* _Exercise details_
Report the count of lines in the records below that hold the word "parisroc", omitting everything but the number.

=-=-=

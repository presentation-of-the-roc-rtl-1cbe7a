// parisroc: autonomous selective-readout chip (PARISROC-style).
// Unlike the ILC chips, this chip never stops acquiring and needs no DAQ
// sequencing. Every channel is independent: a hit is stored in that
// channel's small SCA stack (prc_channel); the on-chip state machine
// (prc_sequencer) then converts the hit with the ADC and reads it out at
// once, tagged with its channel number, so only hit channels cost readout
// time. Triggers that arrive during a conversion or a readout are stacked
// in the SCA while it has room. A coarse time-stamp counter runs on the
// chip clock and dates every hit.
// Ports: clk chip clock, rst_n reset, trig discriminator outputs, vin
// shaped analog levels (mV), data_o/tx_on serial output, phase sequencer
// phase, n_frames frames sent, n_lost triggers lost to a full SCA.
module parisroc
  import roc_pkg::*;
#(
  parameter int unsigned N_CH        = 16,
  parameter int unsigned SCA_DEPTH   = 2,
  parameter int unsigned TS_W        = 24,
  parameter int unsigned ADC_BITS    = 10,
  parameter int unsigned CONV_CYCLES = 1024
) (
  input  logic                       clk,
  input  logic                       rst_n,
  input  logic [N_CH-1:0]            trig,
  input  logic [N_CH-1:0][AMP_W-1:0] vin,
  output logic                       data_o,
  output logic                       tx_on,
  output phase_e                     phase,
  output logic [31:0]                n_frames,
  output logic [31:0]                n_lost
);
  timeunit 1ns; timeprecision 100ps;
  localparam int unsigned CW = $clog2(N_CH);
  localparam int unsigned SW = $clog2(SCA_DEPTH);

  logic [TS_W-1:0]             ts;
  logic [N_CH-1:0]             pending, pop;
  logic [N_CH-1:0][TS_W-1:0]   head_ts;
  logic [N_CH-1:0][AMP_W-1:0]  cell_v;
  logic [N_CH-1:0][15:0]       lost_ch;
  logic [CW-1:0]               sel;
  logic                        adc_start, adc_done, adc_busy;
  logic [ADC_BITS-1:0]         adc_code;

  always_ff @(posedge clk or negedge rst_n)
    if (!rst_n) ts <= '0;
    else        ts <= ts + 1'b1;

  for (genvar ch = 0; ch < N_CH; ch++) begin : g_ch
    logic          track, hold;
    logic [SW-1:0] wcol, rcol;

    prc_channel #(.SCA_DEPTH(SCA_DEPTH), .TS_W(TS_W)) u_mgr (
      .clk(clk), .rst_n(rst_n), .trig(trig[ch]), .ts(ts),
      .sca_track(track), .sca_hold(hold), .sca_wcol(wcol), .sca_rcol(rcol),
      .pending(pending[ch]), .head_ts(head_ts[ch]), .pop(pop[ch]),
      .n_lost(lost_ch[ch])
    );

    sca #(.N_CH(1), .DEPTH(SCA_DEPTH), .AMP_W(AMP_W)) u_sca (
      .track(track), .hold(hold), .wcol(wcol), .vin(vin[ch]),
      .rcol(rcol), .vout(cell_v[ch])
    );
  end

  adc #(.BITS(ADC_BITS), .AMP_W(AMP_W), .CONV_CYCLES(CONV_CYCLES)) u_adc (
    .clk(clk), .rst_n(rst_n), .start(adc_start), .vin(cell_v[sel]),
    .busy(adc_busy), .done(adc_done), .code(adc_code)
  );

  prc_sequencer #(.N_CH(N_CH), .TS_W(TS_W), .ADC_BITS(ADC_BITS)) u_seq (
    .clk(clk), .rst_n(rst_n), .pending(pending), .head_ts(head_ts),
    .pop(pop), .sel(sel), .adc_start(adc_start), .adc_done(adc_done),
    .adc_code(adc_code), .data_o(data_o), .tx_on(tx_on), .phase(phase),
    .n_frames(n_frames)
  );

  always_comb begin
    n_lost = '0;
    for (int ch = 0; ch < N_CH; ch++) n_lost = n_lost + 32'(lost_ch[ch]);
  end
endmodule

=-=-=

* _Reply to the exercise_
2